-- Exercise --
Copy every line of the entries that has the string "latest" in it.

-- The input --
// arranger: real-time PDW and PRI clustering (first half of the Analyzer).
//
// For every incoming pulse description word (PDW) the Arranger
//   1. scans the PDW clusters in order, one per clock, for the first whose
//      frequency, PW and PA all lie within the operator's delta of the new
//      PDW. No match: the PDW opens a new PDW cluster (n = 1, no last PRI).
//   2. on a match, takes the TOA difference to the cluster's latest pulse as a
//      new PRI, starts the three moving-average units for frequency, PW and
//      PA, and meanwhile scans the PRI clusters for one that points to the
//      same PDW cluster and whose PRI is within delta_pri of the new PRI.
//      Hit: its occurrence count goes up by one. Miss: a new PRI cluster is
//      opened with occurrence 1, next = 0 and previous = the PDW cluster's
//      last PRI cluster.
//   3. links the PDW cluster's previous last PRI cluster to the new or hit
//      one (its next pointer is rewritten), unless they are the same cluster.
//      This closes the loop of a dwell or stagger sequence (gap or last
//      stagger PRI followed by the first PRI again).
//   4. writes the PDW cluster back with the averages, the new TOA, n + 1 and
//      the new last PRI cluster pointer.
//   5. after each pulse checks the end-of-clustering limit (pulse count), and
//      while idle the time limit (clock cycles since the window's first
//      pulse). When it is reached, arranged pulses once, the Arranger halts
//      and waits for interp_done; it then empties both cluster sets and opens a
//      new collection window. PDWs arriving meanwhile queue in the input FIFO.
//
// Steps 1, 2, 4 and 5, the cluster contents, null pointer 0 and the
// occurrence/moving-average rules follow the algorithm. Where its written
// description leaves details open, the following are this design's own: the
// rewriting of the old last cluster's next pointer on a hit (step 3; the
// algorithm states it for a new cluster and needs it on a hit for its loop
// test), first-match scan order, a full cluster memory silently refusing
// new clusters (counted by ev_pdw_full / ev_pri_full), PRI taken modulo 2**TOA_W and
// saturated to PRI_W bits, saturating counters, and clearing both cluster
// sets after each interpretation.
//
// Memory ports are for pdw_cluster_ram / pri_cluster_ram (one-clock read).
// Timing: one clock per PDW cluster scanned, one per PRI cluster scanned, and
// the moving averages take PW_W/4 + 1 clocks in parallel with the PRI scan;
// with two emitters a pulse is fully processed in at most 14 clocks.
module arranger
  import rcda_pkg::*;
(
  input  logic         clk,
  input  logic         rst_n,
  input  rcda_cfg_t    cfg,
  // PDW input (first-word-fall-through FIFO side)
  input  logic         in_valid,
  input  pdw_t         in_pdw,
  output logic         in_pop,
  // hand-off to the Interpreter
  output logic         arranged,      // one-cycle pulse: limit reached
  output logic         halted,        // clusters frozen for interpretation
  input  logic         interp_done,   // one-cycle pulse: interpretation over
  output pdw_idx_t     pdw_count,
  output pri_idx_t     pri_count,
  output logic         busy,          // a PDW is being processed
  // PDW cluster memory
  output logic         pdw_we,
  output pdw_idx_t     pdw_waddr,
  output pdw_cluster_t pdw_wdata,
  output pdw_idx_t     pdw_raddr,
  input  pdw_cluster_t pdw_rdata,
  // PRI cluster memory
  output logic         pri_we,
  output pri_idx_t     pri_waddr,
  output pri_cluster_t pri_wdata,
  output pri_idx_t     pri_raddr,
  input  pri_cluster_t pri_rdata,
  // event strobes (one cycle each)
  output logic         ev_pdw_new,
  output logic         ev_pdw_match,
  output logic         ev_pdw_full,
  output logic         ev_pri_new,
  output logic         ev_pri_match,
  output logic         ev_pri_full,
  output logic         ev_link,
  output logic         ev_limit_pulses,
  output logic         ev_limit_time
);
  localparam pdw_idx_t PDW_MAX = '1;
  localparam pri_idx_t PRI_MAX = '1;

  typedef enum logic [3:0] {
    S_IDLE, S_PDW_SCAN, S_PDW_NEW, S_PRI_START, S_PRI_SCAN, S_PRI_NEW,
    S_PRI_HIT, S_LINK_RD, S_LINK_WR, S_AVG_WAIT, S_DONE, S_HALT
  } state_e;

  state_e       state;
  pdw_t         p;            // PDW being processed
  pdw_idx_t     pdw_cmp;      // PDW cluster whose word is on pdw_rdata
  pri_idx_t     pri_cmp;      // PRI cluster whose word is on pri_rdata
  pdw_idx_t     m_idx;        // matched PDW cluster
  pdw_cluster_t m_entry;
  logic [PRI_W-1:0] new_pri;
  pri_idx_t     hit_idx;
  pri_cluster_t hit_entry;
  pri_idx_t     new_last;
  pri_idx_t     link_src, link_dst;
  logic [31:0]  pulse_cnt;
  logic [31:0]  timer;
  logic         window_open;

  // ---------------------------------------------------------------- compare
  logic f_in, w_in, a_in, r_in, pdw_match, pri_match;

  tol_window #(.W(FREQ_W)) u_tol_freq (.new_val(p.freq), .ref_val(pdw_rdata.freq), .delta(cfg.d_freq), .in_win(f_in));
  tol_window #(.W(PW_W))   u_tol_pw   (.new_val(p.pw),   .ref_val(pdw_rdata.pw),   .delta(cfg.d_pw),   .in_win(w_in));
  tol_window #(.W(PA_W))   u_tol_pa   (.new_val(p.pa),   .ref_val(pdw_rdata.pa),   .delta(cfg.d_pa),   .in_win(a_in));
  tol_window #(.W(PRI_W))  u_tol_pri  (.new_val(new_pri), .ref_val(pri_rdata.pri), .delta(cfg.d_pri),  .in_win(r_in));

  assign pdw_match = f_in && w_in && a_in;
  assign pri_match = r_in && (pri_rdata.pdw_ptr == m_idx);

  // --------------------------------------------------------- moving average
  logic avg_start;
  logic [2:0] avg_busy;
  logic [FREQ_W-1:0] freq_avg;
  logic [PW_W-1:0]   pw_avg;
  logic [PA_W-1:0]   pa_avg;

  assign avg_start = (state == S_PRI_START);

  moving_avg #(.W(FREQ_W), .N_W(CNT_W)) u_avg_freq (
    .clk, .rst_n, .start(avg_start), .n(m_entry.n), .prev(m_entry.freq), .new_val(p.freq),
    .busy(avg_busy[0]), .done(), .avg(freq_avg));
  moving_avg #(.W(PW_W), .N_W(CNT_W)) u_avg_pw (
    .clk, .rst_n, .start(avg_start), .n(m_entry.n), .prev(m_entry.pw), .new_val(p.pw),
    .busy(avg_busy[1]), .done(), .avg(pw_avg));
  moving_avg #(.W(PA_W), .N_W(CNT_W)) u_avg_pa (
    .clk, .rst_n, .start(avg_start), .n(m_entry.n), .prev(m_entry.pa), .new_val(p.pa),
    .busy(avg_busy[2]), .done(), .avg(pa_avg));

  // new PRI: TOA difference to the cluster's latest pulse, saturated
  logic [TOA_W-1:0] toa_diff;
  assign toa_diff = p.toa - m_entry.toa;

  // ------------------------------------------------------ combinational I/O
  logic limit_time_hit;
  assign limit_time_hit = (cfg.limit_mode == LIMIT_TIME) && window_open && (timer >= cfg.search_limit);

  always_comb begin
    in_pop    = 1'b0;
    pdw_we    = 1'b0;
    pdw_waddr = m_idx;
    pdw_wdata = '0;
    pdw_raddr = pdw_idx_t'(1);
    pri_we    = 1'b0;
    pri_waddr = hit_idx;
    pri_wdata = '0;
    pri_raddr = pri_idx_t'(1);

    unique case (state)
      S_IDLE:     in_pop = in_valid && !limit_time_hit;
      S_PDW_SCAN: pdw_raddr = pdw_cmp + 1'b1;
      S_PDW_NEW: begin
        pdw_we    = (pdw_count != PDW_MAX);
        pdw_waddr = pdw_count + 1'b1;
        pdw_wdata = '{freq: p.freq, pw: p.pw, pa: p.pa, toa: p.toa,
                      n: CNT_W'(1), last_pri: '0};
      end
      S_PRI_SCAN: pri_raddr = pri_cmp + 1'b1;
      S_PRI_NEW: begin
        pri_we    = (pri_count != PRI_MAX);
        pri_waddr = pri_count + 1'b1;
        pri_wdata = '{pri: new_pri, pdw_ptr: m_idx, occ: OCC_W'(1),
                      next: '0, prev: m_entry.last_pri};
      end
      S_PRI_HIT: begin
        pri_we    = 1'b1;
        pri_waddr = hit_idx;
        pri_wdata = hit_entry;
        if (hit_entry.occ != '1) pri_wdata.occ = hit_entry.occ + 1'b1;
      end
      S_LINK_RD:  pri_raddr = link_src;
      S_LINK_WR: begin
        pri_we    = 1'b1;
        pri_waddr = link_src;
        pri_wdata = pri_rdata;
        pri_wdata.next = link_dst;
      end
      S_AVG_WAIT: begin
        pdw_we    = (avg_busy == '0);
        pdw_waddr = m_idx;
        pdw_wdata = '{freq: freq_avg, pw: pw_avg, pa: pa_avg, toa: p.toa,
                      n: (m_entry.n == '1) ? m_entry.n : m_entry.n + 1'b1,
                      last_pri: new_last};
      end
      default: ;
    endcase
  end

  assign busy   = (state != S_IDLE) && (state != S_HALT);
  assign halted = (state == S_HALT);

  // ------------------------------------------------------------ controller
  always_ff @(posedge clk or negedge rst_n) begin
    if (!rst_n) begin
      state       <= S_IDLE;
      p           <= '0;
      pdw_cmp     <= '0;
      pri_cmp     <= '0;
      m_idx       <= '0;
      m_entry     <= '0;
      new_pri     <= '0;
      hit_idx     <= '0;
      hit_entry   <= '0;
      new_last    <= '0;
      link_src    <= '0;
      link_dst    <= '0;
      pdw_count   <= '0;
      pri_count   <= '0;
      pulse_cnt   <= '0;
      timer       <= '0;
      window_open <= 1'b0;
      arranged    <= 1'b0;
      ev_pdw_new  <= 1'b0;
      ev_pdw_match <= 1'b0;
      ev_pdw_full <= 1'b0;
      ev_pri_new  <= 1'b0;
      ev_pri_match <= 1'b0;
      ev_pri_full <= 1'b0;
      ev_link     <= 1'b0;
      ev_limit_pulses <= 1'b0;
      ev_limit_time   <= 1'b0;
    end else begin
      arranged     <= 1'b0;
      ev_pdw_new   <= 1'b0;
      ev_pdw_match <= 1'b0;
      ev_pdw_full  <= 1'b0;
      ev_pri_new   <= 1'b0;
      ev_pri_match <= 1'b0;
      ev_pri_full  <= 1'b0;
      ev_link      <= 1'b0;
      ev_limit_pulses <= 1'b0;
      ev_limit_time   <= 1'b0;

      if (window_open && state != S_HALT && timer != '1) timer <= timer + 1'b1;

      unique case (state)
        S_IDLE: begin
          if (limit_time_hit) begin
            arranged      <= 1'b1;
            ev_limit_time <= 1'b1;
            state         <= S_HALT;
          end else if (in_valid) begin
            p           <= in_pdw;
            window_open <= 1'b1;
            if (pulse_cnt != '1) pulse_cnt <= pulse_cnt + 1'b1;
            pdw_cmp     <= pdw_idx_t'(1);
            state       <= (pdw_count == '0) ? S_PDW_NEW : S_PDW_SCAN;
          end
        end

        S_PDW_SCAN: begin
          if (pdw_match) begin
            m_idx   <= pdw_cmp;
            m_entry <= pdw_rdata;
            state   <= S_PRI_START;
          end else if (pdw_cmp == pdw_count) begin
            state <= S_PDW_NEW;
          end else begin
            pdw_cmp <= pdw_cmp + 1'b1;
          end
        end

        S_PDW_NEW: begin
          if (pdw_count != PDW_MAX) begin
            pdw_count  <= pdw_count + 1'b1;
            ev_pdw_new <= 1'b1;
          end else begin
            ev_pdw_full <= 1'b1;
          end
          state <= S_DONE;
        end

        S_PRI_START: begin
          ev_pdw_match <= 1'b1;
          new_pri <= (toa_diff > TOA_W'({PRI_W{1'b1}})) ? '1 : toa_diff[PRI_W-1:0];
          pri_cmp <= pri_idx_t'(1);
          state   <= (pri_count == '0) ? S_PRI_NEW : S_PRI_SCAN;
        end

        S_PRI_SCAN: begin
          if (pri_match) begin
            hit_idx   <= pri_cmp;
            hit_entry <= pri_rdata;
            state     <= S_PRI_HIT;
          end else if (pri_cmp == pri_count) begin
            state <= S_PRI_NEW;
          end else begin
            pri_cmp <= pri_cmp + 1'b1;
          end
        end

        S_PRI_NEW: begin
          if (pri_count != PRI_MAX) begin
            pri_count  <= pri_count + 1'b1;
            ev_pri_new <= 1'b1;
            new_last   <= pri_count + 1'b1;
            link_src   <= m_entry.last_pri;
            link_dst   <= pri_count + 1'b1;
            state      <= (m_entry.last_pri != '0) ? S_LINK_RD : S_AVG_WAIT;
          end else begin
            ev_pri_full <= 1'b1;
            new_last    <= m_entry.last_pri;
            state       <= S_AVG_WAIT;
          end
        end

        S_PRI_HIT: begin
          ev_pri_match <= 1'b1;
          new_last     <= hit_idx;
          link_src     <= m_entry.last_pri;
          link_dst     <= hit_idx;
          state        <= (m_entry.last_pri != '0 && m_entry.last_pri != hit_idx)
                          ? S_LINK_RD : S_AVG_WAIT;
        end

        S_LINK_RD: state <= S_LINK_WR;

        S_LINK_WR: begin
          ev_link <= 1'b1;
          state   <= S_AVG_WAIT;
        end

        S_AVG_WAIT: if (avg_busy == '0) state <= S_DONE;

        S_DONE: begin
          if (cfg.limit_mode == LIMIT_PULSES && pulse_cnt >= cfg.search_limit) begin
            arranged        <= 1'b1;
            ev_limit_pulses <= 1'b1;
            state           <= S_HALT;
          end else begin
            state <= S_IDLE;
          end
        end

        S_HALT: begin
          if (interp_done) begin
            pdw_count   <= '0;
            pri_count   <= '0;
            pulse_cnt   <= '0;
            timer       <= '0;
            window_open <= 1'b0;
            state       <= S_IDLE;
          end
        end

        default: state <= S_IDLE;
      endcase
    end
  end

  // the moving averages must be finished before the PDW cluster is written back
  a_avg_before_wb: assert property (@(posedge clk) disable iff (!rst_n)
    (state == S_AVG_WAIT && pdw_we) |-> (avg_busy == '0));
  // a link never points a cluster at itself
  a_no_self_link: assert property (@(posedge clk) disable iff (!rst_n)
    (state == S_LINK_WR) |-> (link_src != link_dst && link_src != '0));
endmodule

-- Exercise result --
//   2. on a match, takes the TOA difference to the cluster's latest pulse as a
  // new PRI: TOA difference to the cluster's latest pulse, saturated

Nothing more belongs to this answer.